Seeing the invisible: the size-sorting gel
By now you can do astonishing things to DNA — cut it at a chosen sequence, splice pieces from different sources into one recombinant molecule, drop that into a vector, and let bacteria copy it. But a tube of DNA is a clear, colourless drop. You cannot see whether the cut worked, whether the right insert went in, or how big anything is. The first thing every molecular biologist needs is a way to *see* the invisible — and the humble workhorse that does it is gel electrophoresis.
The trick rests on one lucky fact you met back on the nucleic-acids rung: the sugar-phosphate backbone carries a steady negative charge all along its length, no matter the sequence. So in an electric field, *every* piece of DNA drifts the same way — toward the positive electrode. Pour a slab of jelly-like gel (agarose, a seaweed extract), punch little wells in one end, load your samples, and switch on the current. The gel is a dense microscopic mesh, like a thicket. Short fragments are nimble and thread through quickly, travelling far; long fragments snag and lag near the start. Run for a set time and the molecules fan out by size.

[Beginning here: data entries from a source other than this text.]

// swu: flexible Sliding Window Unit (convolution input generator).
//
// Takes an input feature map as a stream of pixels in row-major order, each
// pixel split into cin/SIMD beats of SIMD channels, and emits, for every output
// position (oy, ox), the K x K window in the order ky, kx, channel-fold: the
// column order of the MVTU weight matrix. No padding; OFM = (IFM-K)/STRIDE + 1.
//
// Insides: a line buffer of K+STRIDE rows used as a ring; input rows take the
// slots in turn, continuing across frames. Output row oy can be read once rows
// oy*STRIDE .. oy*STRIDE+K-1 are complete; a new input row r may be written
// while r < oy*STRIDE + K + STRIDE, so writing the next rows overlaps reading
// the current ones. The writer may run up to one frame ahead (flag 'ahead'):
// the first rows of the next frame are written while the last windows of the
// current one are read, so the consumer does not idle at frame boundaries.
//
// Flexibility: cfg_ch is the runtime channel count; it only bounds the
// channel-fold loops. The buffer is sized for CH_WORST (addresses keep the
// worst-case spacing). FLEXIBLE = 0 uses CH_WORST and ignores the port.
//
// Timing: the window read is asynchronous from the buffer, so a window beat
// can be produced every cycle when the needed rows are present; input is
// accepted every cycle when a free row slot exists.
//
// Origin: the unit's role (preparing windows for the MVTU) and its run-time
// channel count follow the published description; the ring line buffer, the
// window order and the handshake are this design's own.
module swu
  import adaflow_pkg::*;
#(
  parameter int unsigned LANE_W   = 2,
  parameter int unsigned SIMD     = 32,
  parameter int unsigned CH_WORST = 64,
  parameter int unsigned IFM      = 30,
  parameter int unsigned K        = 3,
  parameter int unsigned STRIDE   = 1,
  parameter bit          FLEXIBLE = 1'b1
) (
  input  logic                   clk,
  input  logic                   rst_n,
  input  ch_t                    cfg_ch,
  input  logic                   in_valid,
  output logic                   in_ready,
  input  logic [SIMD*LANE_W-1:0] in_data,
  output logic                   out_valid,
  input  logic                   out_ready,
  output logic [SIMD*LANE_W-1:0] out_data
);

  localparam int unsigned OFM    = (IFM - K) / STRIDE + 1;
  localparam int unsigned CF_W   = CH_WORST / SIMD;
  localparam int unsigned NROWS  = K + STRIDE;
  localparam int unsigned DEPTH  = NROWS * IFM * CF_W;
  localparam int unsigned RB     = $clog2(IFM + NROWS + 1);
  localparam int unsigned CB     = $clog2(IFM + 1);
  localparam int unsigned FB     = $clog2(CF_W + 1);
  localparam int unsigned SB     = $clog2(NROWS + 1);
  localparam int unsigned KB     = $clog2(K + 1);
  localparam int unsigned AB     = $clog2(DEPTH + 1);

  logic [SIMD*LANE_W-1:0] mem [DEPTH];

  logic [CFG_W-1:0] ch_rt;
  logic [FB-1:0]    cf_n;
  assign ch_rt = FLEXIBLE ? cfg_ch : CFG_W'(CH_WORST);
  assign cf_n  = FB'(32'(ch_rt) / SIMD);

  localparam int unsigned IFM_MOD = IFM % NROWS;  // slot advance per frame

  // ---------------- write side
  logic [RB-1:0] wr_row;     // rows of the writer's frame completed so far
  logic [CB-1:0] wr_col;
  logic [FB-1:0] wr_cf;
  logic [SB-1:0] wr_slot;
  logic          ahead;      // writer is already in the frame after the reader's
  logic          in_fire, wr_row_end;

  // ---------------- read side
  logic [RB-1:0] rd_oy;
  logic [CB-1:0] rd_ox;
  logic [KB-1:0] rd_ky, rd_kx;
  logic [FB-1:0] rd_cf;
  logic [SB-1:0] rd_base;    // slot of row rd_oy*STRIDE
  logic [SB-1:0] rd_fbase;   // slot of row 0 of the reader's frame
  logic          rd_done, rows_ready, out_fire, rd_frame_end;
  logic [SB-1:0] rd_slot;
  logic [31:0]   rd_addr, wr_addr, wr_abs, rd_need;

  // rows are numbered from row 0 of the reader's frame
  assign wr_abs   = ahead ? (IFM + 32'(wr_row)) : 32'(wr_row);
  assign rd_need  = 32'(rd_oy) * STRIDE + NROWS;
  assign in_ready = (wr_abs < rd_need) && !(ahead && 32'(wr_row) == IFM - 1);
  assign in_fire  = in_valid && in_ready;
  assign wr_row_end = in_fire && (wr_cf == cf_n - 1'b1) && (32'(wr_col) == IFM - 1);

  assign rd_done      = (32'(rd_oy) == OFM);
  assign rows_ready   = ahead || (32'(rd_oy) * STRIDE + K <= 32'(wr_row));
  assign out_valid    = !rd_done && rows_ready;
  assign out_fire     = out_valid && out_ready;
  assign rd_frame_end = rd_done && ahead;   // reader moves to the writer's frame

  function automatic logic [SB-1:0] slot_add(logic [SB-1:0] a, int unsigned b);
    return SB'((32'(a) + b) % NROWS);
  endfunction

  always_comb begin
    logic [SB:0] s;
    s = {1'b0, rd_base} + (SB+1)'(rd_ky);
    if (32'(s) >= NROWS) s = s - (SB+1)'(NROWS);
    rd_slot = s[SB-1:0];
  end

  assign rd_addr  = (32'(rd_slot) * IFM + 32'(rd_ox) * STRIDE + 32'(rd_kx)) * CF_W + 32'(rd_cf);
  assign wr_addr  = (32'(wr_slot) * IFM + 32'(wr_col)) * CF_W + 32'(wr_cf);
  assign out_data = mem[AB'(rd_addr)];

  always_ff @(posedge clk) begin
    if (in_fire) mem[AB'(wr_addr)] <= in_data;
  end

  always_ff @(posedge clk or negedge rst_n) begin
    if (!rst_n) begin
      wr_row <= '0; wr_col <= '0; wr_cf <= '0; wr_slot <= '0; ahead <= 1'b0;
      rd_oy <= '0; rd_ox <= '0; rd_ky <= '0; rd_kx <= '0; rd_cf <= '0;
      rd_base <= '0; rd_fbase <= '0;
    end else begin
      // writer
      if (in_fire) begin
        if (wr_cf == cf_n - 1'b1) begin
          wr_cf <= '0;
          if (32'(wr_col) == IFM - 1) begin
            wr_col  <= '0;
            wr_slot <= slot_add(wr_slot, 1);
            if (32'(wr_row) == IFM - 1) wr_row <= '0;   // frame written
            else                        wr_row <= wr_row + 1'b1;
          end else begin
            wr_col <= wr_col + 1'b1;
          end
        end else begin
          wr_cf <= wr_cf + 1'b1;
        end
      end
      // 'ahead' is set when the writer finishes a frame, cleared when the
      // reader finishes one; the writer cannot finish while ahead
      if (wr_row_end && 32'(wr_row) == IFM - 1) ahead <= 1'b1;
      else if (rd_frame_end)                    ahead <= 1'b0;
      // reader
      if (rd_frame_end) begin
        rd_oy    <= '0;
        rd_fbase <= slot_add(rd_fbase, IFM_MOD);
        rd_base  <= slot_add(rd_fbase, IFM_MOD);
      end else if (out_fire) begin
        if (rd_cf == cf_n - 1'b1) begin
          rd_cf <= '0;
          if (32'(rd_kx) == K - 1) begin
            rd_kx <= '0;
            if (32'(rd_ky) == K - 1) begin
              rd_ky <= '0;
              if (32'(rd_ox) == OFM - 1) begin
                rd_ox   <= '0;
                rd_oy   <= rd_oy + 1'b1;
                rd_base <= slot_add(rd_base, STRIDE);
              end else begin
                rd_ox <= rd_ox + 1'b1;
              end
            end else begin
              rd_ky <= rd_ky + 1'b1;
            end
          end else begin
            rd_kx <= rd_kx + 1'b1;
          end
        end else begin
          rd_cf <= rd_cf + 1'b1;
        end
      end
    end
  end

endmodule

Stain the gel with a dye that slips between the stacked bases and glows under UV light, and the result is a ladder of sharp bright bands — each band is a pile of fragments that are all the same length. Run a lane of known size-standards alongside, and you can read each fragment's length straight off the picture. This single tool lets you confirm a restriction digest cut where you expected, check that a PCR made the right product, or cut a wanted band out of the gel to purify it. RNA runs the same way. Proteins have no uniform charge, so you first coat them with the detergent SDS to give them a matching negative charge — then they too separate purely by size (this version is called SDS-PAGE).
The blotting trio: naming one molecule in the crowd
A blot turns the anonymous smear into a single labelled answer, and it leans on a principle you already know intimately: complementary strands stick. Recall hybridization — cool two strands whose sequences match and they zip back together, A reaching across to T and G to C, finding their partner in a sea of other molecules. The same lock works between a DNA strand and a complementary RNA. So if you make a short, labelled single strand whose sequence is the complement of your target — a probe — it will base-pair only where your sequence lives, lighting up that band and no other.

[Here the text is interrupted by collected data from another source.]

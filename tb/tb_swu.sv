// tb_swu: self-checking test of the flexible Sliding Window Unit.
// 6x6 input, 3x3 windows, SIMD=2, worst case 4 channels. Three back-to-back
// frames with all four channels, then three of a pruned model with two, with
// random input gaps and random output back-pressure. Every window beat is
// compared with the expected (oy, ox, ky, kx, channel-fold) element of the
// frame that was sent.
module tb_swu;
  import adaflow_pkg::*;

  localparam int unsigned LANE_W = 2, SIMD = 2, CHW = 4, IFM = 6, K = 3;
  localparam int unsigned OFM = IFM - K + 1;

  logic clk = 1'b0, rst_n = 1'b0;
  always #5 clk = ~clk;

  ch_t cfg_ch;
  logic in_valid, in_ready, out_valid, out_ready;
  logic [SIMD*LANE_W-1:0] in_data, out_data;

  swu #(.LANE_W(LANE_W), .SIMD(SIMD), .CH_WORST(CHW), .IFM(IFM), .K(K)) dut (.*);

  int checks = 0, failures = 0;
  logic [LANE_W-1:0] img [IFM][IFM][CHW];
  logic [SIMD*LANE_W-1:0] exp_q [$];

  initial begin
    #1000000;
    failures++;
    $display("watchdog expired");
    $display("TB_RESULT checks=%0d failures=%0d", checks, failures);
    $finish;
  end

  // nf frames of ch channels sent back to back (the writer runs ahead into
  // the next frame while the last windows of the current one are read)
  task automatic frames(int ch, int nf);
    int cf_n = ch / SIMD;
    int n_out = nf*OFM*OFM*K*K*cf_n, got = 0;
    logic [LANE_W-1:0] imgs [$];
    cfg_ch = ch_t'(ch);
    for (int f = 0; f < nf; f++) begin
      for (int y = 0; y < IFM; y++) for (int x = 0; x < IFM; x++) for (int c = 0; c < CHW; c++)
        img[y][x][c] = LANE_W'($urandom);
      for (int y = 0; y < IFM; y++) for (int x = 0; x < IFM; x++) for (int c = 0; c < CHW; c++)
        imgs.push_back(img[y][x][c]);
      for (int oy = 0; oy < OFM; oy++) for (int ox = 0; ox < OFM; ox++)
        for (int ky = 0; ky < K; ky++) for (int kx = 0; kx < K; kx++)
          for (int cf = 0; cf < cf_n; cf++) begin
            logic [SIMD*LANE_W-1:0] w;
            for (int s = 0; s < SIMD; s++) w[s*LANE_W +: LANE_W] = img[oy+ky][ox+kx][cf*SIMD+s];
            exp_q.push_back(w);
          end
    end
    fork
      begin
        for (int f = 0; f < nf; f++)
          for (int y = 0; y < IFM; y++) for (int x = 0; x < IFM; x++) begin
            logic [LANE_W-1:0] px [CHW];
            for (int c = 0; c < CHW; c++) px[c] = imgs.pop_front();
            for (int cf = 0; cf < cf_n; cf++) begin
              @(negedge clk);
              while ($urandom_range(0, 5) == 0) begin in_valid = 0; @(negedge clk); end
              in_valid = 1;
              for (int s = 0; s < SIMD; s++) in_data[s*LANE_W +: LANE_W] = px[cf*SIMD+s];
              #4;
              while (!in_ready) begin @(negedge clk); #4; end
            end
          end
        @(negedge clk);
        in_valid = 0;
      end
      begin
        while (got < n_out) begin
          @(negedge clk);
          out_ready = ($urandom_range(0, 5) != 0);
          #4;
          if (out_valid && out_ready) begin
            logic [SIMD*LANE_W-1:0] e;
            e = exp_q.pop_front();
            checks++;
            if (out_data !== e) begin
              failures++;
              if (failures < 10) $display("ch=%0d beat %0d: got %h exp %h", ch, got, out_data, e);
            end
            got++;
          end
        end
        @(negedge clk); out_ready = 0;
      end
    join
  endtask

  initial begin
    in_valid = 0; in_data = '0; out_ready = 0; cfg_ch = ch_t'(CHW);
    repeat (3) @(posedge clk);
    rst_n = 1;
    frames(4, 3);
    repeat (5) @(posedge clk);
    frames(2, 3);
    // no extra window may follow a complete frame
    repeat (20) @(posedge clk);
    checks++;
    if (out_valid) begin failures++; $display("spurious window after last frame"); end
    $display("TB_RESULT checks=%0d failures=%0d", checks, failures);
    $finish;
  end
endmodule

- Separate: run your molecules out on a gel so they spread by size into bands.
- Blot: transfer the bands out of the soft gel onto a sturdy membrane, keeping their positions exactly — buffer wicks up through the gel by capillary action and carries the molecules onto the membrane, like ink soaking into blotting paper.
- Probe: bathe the membrane in your labelled probe; it hybridizes only to the matching band.
- Detect: read out the label — by radioactivity, colour, or light — and your one sequence appears as a single visible band at a known size.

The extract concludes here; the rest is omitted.